Collected data entries
___

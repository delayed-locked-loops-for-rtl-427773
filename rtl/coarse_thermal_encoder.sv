// coarse_thermal_encoder: coarse code to thermometer control of the coarse
// delay line.
//
// The controller keeps the coarse setting as a binary code k (0..STAGES-1);
// the line wants a thermal code C with its complement C_bar. Code k sets
// C[0]..C[k] and clears the rest, so k = 0 gives C = 1000..0 (the design's
// shortest path, one element) and each step of k adds one element.
// The binary-to-thermometer mapping is this design's choice; the design
// gives only the C/C_bar example for the shortest path.
// Purely combinational.
module coarse_thermal_encoder #(
  parameter int unsigned STAGES = 32,
  parameter int unsigned W      = $clog2(STAGES)
) (
  input  logic [W-1:0]      code,
  output logic [STAGES-1:0] c,
  output logic [STAGES-1:0] c_bar
);
  timeunit 1ps; timeprecision 10fs;

  always_comb begin
    for (int unsigned i = 0; i < STAGES; i++)
      c[i] = (i <= 32'(code));
    c_bar = ~c;
  end

endmodule
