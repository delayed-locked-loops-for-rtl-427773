// coarse_thermal_encoder_tb: exhaustive check of the coarse code to
// thermometer mapping. Code 0 must give the design's shortest-path pattern
// C = 1000..0 / C_bar = 0111..1; code k must set exactly C[0..k], and
// C_bar must be the complement.
module coarse_thermal_encoder_tb;
  timeunit 1ps; timeprecision 10fs;

  logic [4:0]  code;
  logic [31:0] c, c_bar;
  int checks = 0, failures = 0;

  coarse_thermal_encoder dut (.code(code), .c(c), .c_bar(c_bar));

  task automatic check(input bit ok, input string what);
    checks++;
    if (!ok) begin failures++; $display("FAIL: %s", what); end
  endtask

  initial begin
    code = 5'd0; #10;
    check(c[4:0] == 5'b00001 && c_bar[4:0] == 5'b11110, "code 0: C0..C4 = 1 0 0 0 0");
    for (int k = 0; k < 32; k++) begin
      logic [31:0] e;
      code = 5'(k); #10;
      e = (k == 31) ? 32'hFFFF_FFFF : ((32'h1 << (k + 1)) - 1);
      check(c == e, $sformatf("code %0d: C = %h expected %h", k, c, e));
      check(c_bar == ~e, $sformatf("code %0d: C_bar complement", k));
      check($countones(c) == k + 1, $sformatf("code %0d: %0d elements", k, k + 1));
    end
    $display("TB_RESULT checks=%0d failures=%0d", checks, failures);
    $finish;
  end

  initial begin
    #100000;
    failures++;
    $display("FAIL: watchdog");
    $display("TB_RESULT checks=%0d failures=%0d", checks, failures);
    $finish;
  end
endmodule
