// dll_controller: digital control FSM of the all-digital DLL.
//
// Runs on the reference clock and follows the design's control flow:
//   1. After reset (and WAIT_CYCLES for the phase-detector pipeline to
//      fill) look at LOCK. If set, keep the present codes: the loop is
//      locked, and the coarse stage counts as done.
//   2. Otherwise look at the half-cycle lock flag. If set, the clocks are
//      180 degrees apart: ask the frequency divider for a half-period slip
//      (toggle shift_req_tgl), which fixes the phase in one step, and wait
//      WAIT_CYCLES for the slip to reach the phase detector.
//   3. Put the coarse code at mid range (half the coarse delay range).
//   4. Track, one update per reference clock: with LOCK set nothing
//      changes; otherwise, while the coarse stage is not done, the coarse
//      code steps +1 on UP and -1 otherwise; once LOCK has been seen the
//      coarse stage is done and only the fine code steps the same way.
// Codes saturate at their ends. The fine code starts at its middle (32);
// the design gives no start value but characterises the line there.
//
// Interface: up / lock / half_lock come from the synchronized phase
// detector; coarse_code and fine_code drive the thermal encoders;
// shift_req_tgl goes to the frequency divider. locked mirrors LOCK for the
// outside; coarse_done and state are status.
// Timing: codes change on the rising clk edge of the cycle that decided.
// rst_n also disables the two step-size assertions below, so lint tools
// see it used both as an asynchronous reset and as a plain signal.
module dll_controller
  import dll_pkg::*;
#(
  parameter int unsigned N_COARSE      = dll_pkg::COARSE_STAGES,
  parameter int unsigned N_FINE        = dll_pkg::FINE_LEGS,
  parameter int unsigned WAIT_CYCLES   = 4,
  parameter int unsigned CW            = $clog2(N_COARSE),
  parameter int unsigned FW            = $clog2(N_FINE)
) (
  input  logic          clk,
  input  logic          rst_n,
  input  logic          up,
  input  logic          lock,
  input  logic          half_lock,
  output logic [CW-1:0] coarse_code,
  output logic [FW-1:0] fine_code,
  output logic          shift_req_tgl,
  output logic          locked,
  output logic          coarse_done,
  output dll_state_e    state
);
  timeunit 1ps; timeprecision 10fs;

  localparam logic [CW-1:0] COARSE_MID = CW'(N_COARSE / 2);
  localparam logic [CW-1:0] COARSE_MAX = CW'(N_COARSE - 1);
  localparam logic [FW-1:0] FINE_MID   = FW'(N_FINE / 2);
  localparam logic [FW-1:0] FINE_MAX   = FW'(N_FINE - 1);
  localparam int unsigned   WCW        = $clog2(WAIT_CYCLES + 1);

  logic [WCW-1:0] wait_cnt;

  always_ff @(posedge clk or negedge rst_n) begin
    if (!rst_n) begin
      state         <= ST_WAIT;
      wait_cnt      <= WCW'(WAIT_CYCLES);
      coarse_code   <= COARSE_MID;
      fine_code     <= FINE_MID;
      shift_req_tgl <= 1'b0;
      coarse_done   <= 1'b0;
    end else begin
      unique case (state)
        ST_WAIT, ST_SHIFT_WAIT: begin
          if (wait_cnt != '0) wait_cnt <= wait_cnt - 1'b1;
          else if (state == ST_WAIT) state <= ST_CHECK_LOCK;
          else                       state <= ST_COARSE_INIT;
        end
        ST_CHECK_LOCK: begin
          if (lock) begin
            coarse_done <= 1'b1;       // keep the codes
            state       <= ST_TRACK;
          end else begin
            state       <= ST_CHECK_HALF;
          end
        end
        ST_CHECK_HALF: begin
          if (half_lock) begin
            shift_req_tgl <= ~shift_req_tgl;
            wait_cnt      <= WCW'(WAIT_CYCLES);
            state         <= ST_SHIFT_WAIT;
          end else begin
            state         <= ST_COARSE_INIT;
          end
        end
        ST_COARSE_INIT: begin
          coarse_code <= COARSE_MID;
          state       <= ST_TRACK;
        end
        ST_TRACK: begin
          if (lock) begin
            coarse_done <= 1'b1;
          end else if (!coarse_done) begin
            if (up && coarse_code != COARSE_MAX)      coarse_code <= coarse_code + 1'b1;
            else if (!up && coarse_code != '0)        coarse_code <= coarse_code - 1'b1;
          end else begin
            if (up && fine_code != FINE_MAX)          fine_code <= fine_code + 1'b1;
            else if (!up && fine_code != '0)          fine_code <= fine_code - 1'b1;
          end
        end
        default: state <= ST_WAIT;
      endcase
    end
  end

  assign locked = lock && (state == ST_TRACK);

  // Codes only move in the tracking state, by one step at a time.
  property p_coarse_step;
    @(posedge clk) disable iff (!rst_n)
      (state == ST_TRACK) |=> (coarse_code - $past(coarse_code) inside {'0, CW'(1), {CW{1'b1}}});
  endproperty
  a_coarse_step: assert property (p_coarse_step);

  property p_fine_step;
    @(posedge clk) disable iff (!rst_n)
      (state == ST_TRACK) |=> (fine_code - $past(fine_code) inside {'0, FW'(1), {FW{1'b1}}});
  endproperty
  a_fine_step: assert property (p_fine_step);

endmodule
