// dll_controller_tb: drives the control FSM with UP / LOCK / HALF_LOCK
// patterns and checks it against the control flow, with expected codes
// kept here by counting:
//   A  LOCK already set after reset: TRACK after WAIT_CYCLES + 2 edges,
//      codes untouched (coarse 16, fine 32), coarse stage done.
//   B  HALF_LOCK set: exactly one divider slip request, then WAIT_CYCLES
//      edges, coarse init, TRACK.
//   C  no flags: coarse steps +1 per cycle on UP, -1 without; fine frozen;
//      a LOCK freezes both and ends the coarse stage; after that only the
//      fine code moves, and it saturates at 0 and 63.
//   D  coarse saturates at 31.
module dll_controller_tb;
  timeunit 1ps; timeprecision 10fs;
  import dll_pkg::*;

  localparam real T = 714.4;
  localparam int  WAITC = 4;

  logic clk = 1'b0, rst_n = 1'b1;
  logic up = 1'b0, lock = 1'b0, half = 1'b0;
  logic [4:0] coarse;
  logic [5:0] fine;
  logic tgl, locked, cdone;
  dll_state_e state;
  int checks = 0, failures = 0;

  dll_controller dut (.clk(clk), .rst_n(rst_n), .up(up), .lock(lock), .half_lock(half),
                      .coarse_code(coarse), .fine_code(fine), .shift_req_tgl(tgl),
                      .locked(locked), .coarse_done(cdone), .state(state));

  always #(T / 2.0) clk = ~clk;

  task automatic check(input bit ok, input string what);
    checks++;
    if (!ok) begin
      failures++;
      $display("FAIL: %s at %0t (state=%s coarse=%0d fine=%0d)", what, $time, state.name(), coarse, fine);
    end
  endtask

  task automatic do_reset();
    @(negedge clk) rst_n = 1'b0;
    @(negedge clk) rst_n = 1'b1;
  endtask

  // n rising edges, inputs applied on the falling edge before them.
  task automatic cycles(input int n);
    repeat (n) @(posedge clk);
    @(negedge clk);
  endtask

  int exp_c, exp_f;
  logic tgl0;

  initial begin
    // A: locked from the start.
    lock = 1'b1;
    do_reset();
    check(coarse == 5'd16 && fine == 6'd32 && state == ST_WAIT, "A: reset values");
    cycles(WAITC + 1);
    check(state == ST_CHECK_LOCK, "A: lock check after the wait");
    cycles(1);
    check(state == ST_TRACK && cdone && locked, "A: straight to tracking, locked");
    up = 1'b1;
    cycles(5);
    check(coarse == 5'd16 && fine == 6'd32, "A: codes held while locked");

    // B: half-cycle lock.
    lock = 1'b0; half = 1'b1; up = 1'b0;
    tgl0 = tgl;
    do_reset();
    check(!cdone, "B: reset clears coarse stage");
    cycles(WAITC + 2);
    check(state == ST_CHECK_HALF, "B: half-lock check");
    cycles(1);
    check(tgl != tgl0 && state == ST_SHIFT_WAIT, "B: slip requested");
    half = 1'b0;
    cycles(WAITC + 1);
    check(state == ST_COARSE_INIT, "B: coarse init after the wait");
    check(tgl != tgl0, "B: only one slip");
    cycles(1);
    check(state == ST_TRACK && coarse == 5'd16, "B: tracking from mid code");

    // C: coarse tracking then fine tracking.
    lock = 1'b0; half = 1'b0; up = 1'b1;
    do_reset();
    tgl0 = tgl;
    cycles(WAITC + 4);                   // wait, lock, half, init
    check(state == ST_TRACK && coarse == 5'd16, "C: tracking");
    exp_c = 16; exp_f = 32;
    for (int i = 0; i < 5; i++) begin cycles(1); exp_c++; check(coarse == 5'(exp_c), "C: coarse +1 on UP"); end
    up = 1'b0;
    for (int i = 0; i < 3; i++) begin cycles(1); exp_c--; check(coarse == 5'(exp_c), "C: coarse -1 on DOWN"); end
    check(fine == 6'd32, "C: fine frozen during coarse stage");
    check(tgl == tgl0, "C: no slip without half lock");
    lock = 1'b1;
    cycles(2);
    check(coarse == 5'(exp_c) && cdone && locked, "C: LOCK freezes codes, coarse done");
    lock = 1'b0; up = 1'b1;
    for (int i = 0; i < 3; i++) begin cycles(1); exp_f++; check(fine == 6'(exp_f), "C: fine +1 on UP"); end
    check(coarse == 5'(exp_c) && !locked, "C: coarse frozen after first lock");
    up = 1'b0;
    cycles(40);
    check(fine == 6'd0, "C: fine saturates at 0");
    up = 1'b1;
    cycles(70);
    check(fine == 6'd63, "C: fine saturates at 63");
    check(coarse == 5'(exp_c), "C: coarse still frozen");

    // D: coarse saturation.
    lock = 1'b0; up = 1'b1;
    do_reset();
    cycles(WAITC + 4 + 20);
    check(coarse == 5'd31, "D: coarse saturates at 31");
    up = 1'b0;
    cycles(40);
    check(coarse == 5'd0, "D: coarse saturates at 0");

    $display("TB_RESULT checks=%0d failures=%0d", checks, failures);
    $finish;
  end

  initial begin
    #(1000.0 * T);
    failures++;
    $display("FAIL: watchdog");
    $display("TB_RESULT checks=%0d failures=%0d", checks, failures);
    $finish;
  end
endmodule
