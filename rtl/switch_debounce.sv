// switch_debounce: R-S latch on the two contacts of a push button.
//
// The plotter enable button is a changeover switch.  Closing its normally-open
// contact sets the latch; closing its normally-closed contact resets it.
// While the moving contact bounces it touches neither, so the latch holds
// and its output changes once per press and once per release.  If both
// contacts read closed the latch also holds.  The cross-coupled R-S latch
// follows the interface; making it a clocked flip-flop is this design's
// choice.  Inputs are taken as synchronous to clk; rst_n is synchronous.
module switch_debounce (
  input  logic clk,
  input  logic rst_n,
  input  logic set_contact,
  input  logic reset_contact,
  output logic q
);
  always_ff @(posedge clk) begin
    if (!rst_n)                           q <= 1'b0;
    else if (set_contact && !reset_contact) q <= 1'b1;
    else if (reset_contact && !set_contact) q <= 1'b0;
  end
endmodule
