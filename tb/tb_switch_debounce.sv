// tb_switch_debounce: the push-button latch must change once per press and
// once per release, however the contacts bounce in between.
module tb_switch_debounce;
  logic clk = 1'b0, rst_n = 1'b0, no_c = 1'b0, nc_c = 1'b1, q;
  int checks = 0, failures = 0, rises = 0, falls = 0;
  logic q_d = 1'b0;

  switch_debounce dut (.clk, .rst_n, .set_contact(no_c), .reset_contact(nc_c), .q);

  always #5 clk = ~clk;
  always @(posedge clk) begin
    q_d <= q;
    if (rst_n && q && !q_d) rises++;
    if (rst_n && !q && q_d) falls++;
  end

  task automatic check(input bit cond, input string what);
    checks++;
    if (!cond) begin failures++; $display("FAIL: %s", what); end
  endtask

  // Moving contact leaves one side, bounces on the other, settles there.
  task automatic move_to(input bit to_no);
    @(negedge clk) begin no_c = 1'b0; nc_c = 1'b0; end
    repeat (3) @(negedge clk);
    repeat (4) begin
      @(negedge clk) if (to_no) no_c = 1'b1; else nc_c = 1'b1;
      @(negedge clk) if (to_no) no_c = 1'b0; else nc_c = 1'b0;
      @(negedge clk);
    end
    @(negedge clk) if (to_no) no_c = 1'b1; else nc_c = 1'b1;
    repeat (4) @(negedge clk);
  endtask

  initial begin
    repeat (3) @(negedge clk);
    rst_n = 1'b1;
    repeat (2) @(negedge clk);
    check(q == 1'b0, "released after reset");
    for (int i = 0; i < 5; i++) begin
      move_to(1'b1);
      check(q == 1'b1, "pressed");
      move_to(1'b0);
      check(q == 1'b0, "released");
    end
    // both contacts closed: hold
    @(negedge clk) no_c = 1'b1;
    repeat (2) @(negedge clk);
    check(q == 1'b0, "both closed holds");
    check(rises == 5 && falls == 5, $sformatf("one change per press/release (%0d/%0d)", rises, falls));
    $display("TB_RESULT checks=%0d failures=%0d", checks, failures);
    $finish;
  end

  initial begin
    repeat (5000) @(posedge clk);
    failures++;
    $display("TB_RESULT checks=%0d failures=%0d", checks, failures);
    $finish;
  end
endmodule
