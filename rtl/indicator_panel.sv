// indicator_panel: the eleven front-panel LEDs.
//
// LED order: 0 settle delay (bit 0), 1 write thru (bit 1), 2 non store
// (bit 2), 3 X-point store (bit 3), 4 end plot pulse (bit 5), 5 erase (bit 4),
// 6 intensity 1 (bit 6), 7 intensity 2 (bit 7), 8 X strobe, 9 Y strobe,
// 10 ready level.  Signals that may be too short to see -- write thru,
// non store, erase, end plot and the two strobes -- go through 2 ms pulse
// stretchers (monos M1-M6): such an LED is lit while its input is high and
// for LED_US after the input falls.  The others show the level directly.
// The LED set, the 2 ms stretchers and which signals they stretch follow the
// interface; the stretch-after-fall behaviour is this design's reading.
module indicator_panel #(
  parameter int unsigned TICKS_PER_US = scope_pkg::DEFAULT_TICKS_PER_US,
  parameter int unsigned LED_US       = 2000
) (
  input  logic                               clk,
  input  logic                               rst_n,
  input  scope_pkg::ctrl_t                   ctrl,
  input  logic                               x_strobe,
  input  logic                               y_strobe,
  input  logic                               ready,
  output logic [scope_pkg::NUM_LEDS-1:0]     leds
);
  import scope_pkg::*;

  // Stretched signals: write thru, non store, end plot, erase, X, Y strobe.
  localparam int NS = 6;
  logic [NS-1:0] sig, sig_d, hold;

  always_comb sig = {y_strobe, x_strobe, ctrl.erase, ctrl.end_plot,
                     ctrl.non_store, ctrl.write_thru};

  always_ff @(posedge clk) begin
    if (!rst_n) sig_d <= '0;
    else        sig_d <= sig;
  end

  for (genvar i = 0; i < NS; i++) begin : g_stretch
    mono #(.WIDTH(LED_US * TICKS_PER_US), .RETRIG(1'b1)) u_mono (
      .clk, .rst_n, .trig(sig_d[i] && !sig[i]), .q(hold[i]));
  end

  always_comb begin
    leds              = '0;
    leds[LED_SETTLE]  = ctrl.settle_always;
    leds[LED_WTHRU]   = sig[0] || hold[0];
    leds[LED_NSTORE]  = sig[1] || hold[1];
    leds[LED_XPOINT]  = ctrl.strobe_addr_x;
    leds[LED_ENDPLOT] = sig[2] || hold[2];
    leds[LED_ERASE]   = sig[3] || hold[3];
    leds[LED_INT1]    = ctrl.int_addr[0];
    leds[LED_INT2]    = ctrl.int_addr[1];
    leds[LED_XSTROBE] = sig[4] || hold[4];
    leds[LED_YSTROBE] = sig[5] || hold[5];
    leds[LED_READY]   = ready;
  end
endmodule
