// tb_indicator_panel: checks every LED.  Level LEDs follow their control bit
// or the ready level; stretched LEDs stay lit LED_US after their input falls
// (LED_US reduced to 3 us here, 30 cycles).
module tb_indicator_panel;
  import scope_pkg::*;
  localparam int TPU = 10, LUS = 3, HOLD = TPU * LUS;
  logic clk = 1'b0, rst_n = 1'b0, x_strobe = 1'b0, y_strobe = 1'b0, ready = 1'b0;
  ctrl_t ctrl = '0;
  logic [NUM_LEDS-1:0] leds;
  int checks = 0, failures = 0;

  indicator_panel #(.LED_US(LUS)) dut (.clk, .rst_n, .ctrl, .x_strobe, .y_strobe, .ready, .leds);

  always #5 clk = ~clk;

  task automatic check(input bit cond, input string what);
    checks++;
    if (!cond) begin failures++; $display("FAIL: %s", what); end
  endtask

  // Pulse one stretched input for 2 cycles and check the LED's on time.
  task automatic stretched(input int which, input led_e led);
    int on = 0;
    @(negedge clk);
    case (which)
      0: ctrl.write_thru = 1'b1;  1: ctrl.non_store = 1'b1;
      2: ctrl.end_plot = 1'b1;    3: ctrl.erase = 1'b1;
      4: x_strobe = 1'b1;         default: y_strobe = 1'b1;
    endcase
    #1 check(leds[led], $sformatf("LED %0d lit at once", led));
    @(negedge clk); @(negedge clk);
    ctrl.write_thru = 1'b0; ctrl.non_store = 1'b0; ctrl.end_plot = 1'b0;
    ctrl.erase = 1'b0; x_strobe = 1'b0; y_strobe = 1'b0;
    while (leds[led] && on < 1000) begin @(negedge clk); on++; end
    check(on >= HOLD && on <= HOLD + 2, $sformatf("LED %0d stretched %0d cycles", led, on));
    check((leds & ~(NUM_LEDS'(1) << LED_READY)) == 0, "only that LED");
  endtask

  initial begin
    repeat (3) @(negedge clk);
    rst_n = 1'b1;
    repeat (2) @(negedge clk);
    check(leds == 0, "all dark");
    stretched(0, LED_WTHRU);
    stretched(1, LED_NSTORE);
    stretched(2, LED_ENDPLOT);
    stretched(3, LED_ERASE);
    stretched(4, LED_XSTROBE);
    stretched(5, LED_YSTROBE);
    ctrl.settle_always = 1'b1; #1 check(leds == (NUM_LEDS'(1) << LED_SETTLE), "settle LED");
    ctrl = '0; ctrl.strobe_addr_x = 1'b1; #1 check(leds == (NUM_LEDS'(1) << LED_XPOINT), "X-point LED");
    ctrl = '0; ctrl.int_addr = 2'b01; #1 check(leds == (NUM_LEDS'(1) << LED_INT1), "intensity 1 LED");
    ctrl = '0; ctrl.int_addr = 2'b10; #1 check(leds == (NUM_LEDS'(1) << LED_INT2), "intensity 2 LED");
    ctrl = '0; ready = 1'b1; #1 check(leds == (NUM_LEDS'(1) << LED_READY), "ready LED");
    // a held write thru bit keeps its LED lit
    @(negedge clk) ctrl.write_thru = 1'b1;
    repeat (3 * HOLD) @(negedge clk);
    check(leds[LED_WTHRU], "held level stays lit");
    $display("TB_RESULT checks=%0d failures=%0d", checks, failures);
    $finish;
  end

  initial begin
    repeat (10000) @(posedge clk);
    failures++;
    $display("FAIL: watchdog");
    $display("TB_RESULT checks=%0d failures=%0d", checks, failures);
    $finish;
  end
endmodule
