// intensity_modulator: addressable store-Z pulse width, i.e. point intensity.
//
// The storage tube stores a point only if the beam dwells long enough, so
// brightness is set by the width of the store-Z pulse.  When the point-store
// delay ends (fire), a one-of-four decoder driven by control bits 7:6 starts
// one of four monos, and their OR is the store-Z pulse.  Widths: address 0
// gives 1 us (too short to store, used for write-through points), 1 gives
// 5 us (faint), 2 gives 10 us, 3 gives 25 us (bright).  The decoder, the four
// monos and the 1, 5 and 25 us widths follow the interface; the 10 us
// width and the order of address to mono are this design's choices.
//
// Timing: store_z rises one cycle after fire and lasts the selected width.
// sel shows which mono is running (one-hot, or zero when idle).
module intensity_modulator #(
  parameter int unsigned TICKS_PER_US = scope_pkg::DEFAULT_TICKS_PER_US,
  parameter int unsigned INT0_US = 1,
  parameter int unsigned INT1_US = 5,
  parameter int unsigned INT2_US = 10,
  parameter int unsigned INT3_US = 25
) (
  input  logic       clk,
  input  logic       rst_n,
  input  logic       fire,
  input  logic [1:0] int_addr,
  output logic       store_z,
  output logic [3:0] sel
);
  localparam int unsigned WIDTH_US [4] = '{INT0_US, INT1_US, INT2_US, INT3_US};

  logic [3:0] trig;

  // D1: one-of-four decoder, enabled by the end-of-delay trigger.
  always_comb begin
    trig = '0;
    trig[int_addr] = fire;
  end

  // M7..M10
  for (genvar i = 0; i < 4; i++) begin : g_mono
    mono #(.WIDTH(WIDTH_US[i] * TICKS_PER_US), .RETRIG(1'b0)) u_mono (
      .clk, .rst_n, .trig(trig[i]), .q(sel[i]));
  end

  // C1
  always_comb store_z = |sel;
endmodule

___

→ **To do**: Please reproduce exactly the lines from the first one of the records above through the line containing "1000..0 (the design's", both included, and nothing else.

→ **Answer box**:
repository delayed-locked-loops-for-rtl-427773
filename rtl/coarse_thermal_encoder.sv
// coarse_thermal_encoder: coarse code to thermometer control of the coarse
// delay line.
//
// The controller keeps the coarse setting as a binary code k (0..STAGES-1);
// the line wants a thermal code C with its complement C_bar. Code k sets
// C[0]..C[k] and clears the rest, so k = 0 gives C = 1000..0 (the design's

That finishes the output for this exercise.